Monday, the Beginning of my Second Week

Today was nothing like I was expecting. I thought that today was going to be a day of melancholy, packing the DLO and saying goodbyes. We would each be on our way to destinations far and wide (just not East Tincup). Someone was looking out for us, however, and it seems that good publicity saved us.

The Denver Post featured our little band, describing how we saved Charlie (and identified Eugene Mossley as the real killer). Take that Andrea! Seriously, what is wrong with her? Does she begin each day with a piping hot cup of vinegar and snark? She had to inform us that we were continuing and in fact expanding our operations, so of course she took delight in letting me know that my transfer had been approved just to balance that good news with some that was not.
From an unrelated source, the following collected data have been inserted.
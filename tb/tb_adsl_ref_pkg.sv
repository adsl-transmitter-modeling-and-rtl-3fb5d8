// tb_adsl_ref_pkg: reference models for the transmitter testbenches.
//
// Each function recomputes one stage of the transmitter from its
// mathematical definition, on whole arrays and with different algorithms
// from the RTL: the CRC and RS parity by polynomial long division, GF(256)
// products through log/antilog tables, the scrambler on a bit array, the
// interleaver by scheduling every byte at its output time, and the IFFT as
// a direct real-valued sum.  Bit order: the MSB of a byte is its earlier
// serial bit.
package tb_adsl_ref_pkg;

  typedef byte unsigned bq_t[$];

  // ---------------- CRC-8, G(D) = D^8+D^4+D^3+D^2+1 ----------------
  function automatic byte unsigned ref_crc8(bq_t msg);
    bit b[$];
    bit g[9] = '{1, 0, 0, 0, 1, 1, 1, 0, 1};   // D^8 .. D^0
    byte unsigned c;
    foreach (msg[i]) for (int k = 7; k >= 0; k--) b.push_back(msg[i][k]);
    repeat (8) b.push_back(1'b0);
    for (int i = 0; i + 8 < b.size(); i++)
      if (b[i]) for (int j = 0; j < 9; j++) b[i+j] ^= g[j];
    c = 0;
    for (int j = 0; j < 8; j++) c[7-j] = b[b.size()-8+j];
    return c;
  endfunction

  // ---------------- scrambler from the all-zero state ----------------
  function automatic bq_t ref_scramble(bq_t din);
    bit d[$];
    bq_t o;
    int n;
    n = 0;
    foreach (din[i]) begin
      byte unsigned ob;
      for (int k = 7; k >= 0; k--) begin
        bit x;
        x = din[i][k] ^ ((n >= 18) ? d[n-18] : 1'b0) ^ ((n >= 23) ? d[n-23] : 1'b0);
        d.push_back(x);
        ob[k] = x;
        n++;
      end
      o.push_back(ob);
    end
    return o;
  endfunction

  // ---------------- GF(256) by log tables ----------------
  function automatic void gf_tables(output int ex[512], output int lg[256]);
    int x;
    x = 1;
    for (int i = 0; i < 255; i++) begin
      ex[i] = x; ex[i+255] = x; lg[x] = i;
      x = x << 1;
      if ((x & 256) != 0) x = x ^ 'h11D;
    end
    ex[510] = ex[0]; ex[511] = ex[1];
    lg[0] = -1;
  endfunction

  function automatic int gmul(int a, int b, const ref int ex[512], const ref int lg[256]);
    if (a == 0 || b == 0) return 0;
    return ex[lg[a] + lg[b]];
  endfunction

  // RS parity c0..c(R-1) of msg: remainder of M(D) D^R by prod (D + alpha^i)
  function automatic bq_t ref_rs_parity(bq_t msg, int r);
    int ex[512];
    int lg[256];
    int g[$];          // descending, g[0] = 1
    int p[$];
    bq_t o;
    gf_tables(ex, lg);
    g.push_back(1);
    for (int i = 0; i < r; i++) begin
      int ng[$];
      ng = g;
      ng.push_back(0);
      for (int j = 1; j < ng.size(); j++) ng[j] = ng[j] ^ gmul(g[j-1], ex[i], ex, lg);
      g = ng;
    end
    foreach (msg[i]) p.push_back(int'(msg[i]));
    repeat (r) p.push_back(0);
    for (int i = 0; i < msg.size(); i++) begin
      int c;
      c = p[i];
      if (c != 0) for (int j = 0; j <= r; j++) p[i+j] = p[i+j] ^ gmul(c, g[j], ex, lg);
    end
    for (int j = 0; j < r; j++) o.push_back(byte'(p[msg.size()+j]));
    return o;
  endfunction

  // evaluate a codeword (first byte = highest degree) at alpha^e
  function automatic int ref_rs_syndrome(bq_t cw, int e);
    int ex[512];
    int lg[256];
    int s;
    gf_tables(ex, lg);
    s = 0;
    foreach (cw[i]) s = gmul(s, ex[e % 255], ex, lg) ^ int'(cw[i]);
    return s;
  endfunction

  // ---------------- convolutional interleaver ----------------
  // byte I of an N' byte codeword leaves (D-1)*I steps after it enters;
  // even N with D > 1 gets a dummy byte in front, dropped at the output
  function automatic bq_t ref_interleave(bq_t din, int n, int d);
    int  np;
    bit  even;
    int  steps;
    int  sched[int];
    bit  is_dummy[int];
    int  idx, k;
    bq_t o;
    even  = (n % 2 == 0) && (d > 1);
    np    = even ? n + 1 : n;
    steps = 0;
    idx   = 0;
    k     = 0;
    while (k < din.size()) begin
      if (even && idx == 0) begin
        is_dummy[steps] = 1;
      end else begin
        sched[steps + (d-1)*idx] = int'(din[k]);
        k++;
      end
      steps++;
      idx = (idx + 1) % np;
    end
    for (int s = 0; s < steps; s++)
      if (!is_dummy.exists(s)) o.push_back(sched.exists(s) ? byte'(sched[s]) : 8'd0);
    return o;
  endfunction

  // ---------------- QAM mapping ----------------
  function automatic int axis(int v, int first, int nb);
    int a;
    a = 1;
    for (int i = 0; i < nb; i++) a += ((v >> (first + 2*i)) & 1) << (i + 1);
    if (a >= (1 << nb)) a -= (1 << (nb + 1));
    return a;
  endfunction

  function automatic void ref_qam(int v, int b, output int x, output int y);
    if (b == 0) begin x = 0; y = 0; end
    else if (b % 2 == 0) begin x = axis(v, 1, b/2); y = axis(v, 0, b/2); end
    else begin x = axis(v, 0, (b+1)/2); y = axis(v, 1, (b-1)/2); end
  endfunction

  // sync pattern: d(1..9) = 1, d(n) = d(n-4) ^ d(n-9); element 0 is d(1)
  function automatic void ref_sync_bits(int nbits, ref bit d[$]);
    d.delete();
    for (int n = 1; n <= nbits; n++)
      d.push_back((n <= 9) ? 1'b1 : (d[n-5] ^ d[n-10]));
  endfunction

  // ---------------- IFFT ----------------
  // x[n] = sum over tones k of 2*(X_k cos(2 pi k n/256) - Y_k sin(2 pi k n/256))
  function automatic real ref_sample(const ref int xs[128], const ref int ys[128], int n);
    real s, a;
    s = 0.0;
    for (int k = 1; k < 128; k++) begin
      a = 2.0 * 3.14159265358979323846 * real'(k * n) / 256.0;
      s += 2.0 * (real'(xs[k]) * $cos(a) - real'(ys[k]) * $sin(a));
    end
    return s;
  endfunction

endpackage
I was completely floored. To be honest, I had kind of forgotten that I had indeed applied for a transfer at all. I needed to take a bit of time to get my thoughts in order. Really, I had already made the decision to stay before I walked out of the office but I needed some time to get it clear in my mind why.

Denver is absolutely not DC, but I think I like it here….

The DLO is clearly not Direct Line Operations, but it feels more suited to my skills (both sanctioned and not)….

Rita is a doll, and I feel safer growing a friendship with her than with anyone else I have ever worked with, except maybe Becky…

I started last week thinking that Norman was the oddest guy I had ever met and ended the week thinking that he was just about the sweetest…

I began the week thinking that Oliver was weird; old-fashioned, judgemental, arrogant, straight-laced and way too uptight. I ended the week also thinking those things, but that he was also intelligent, kind, and covering, pretty brilliantly, a gaping wound in his heart. And that maybe he is also someone I want to be friends with?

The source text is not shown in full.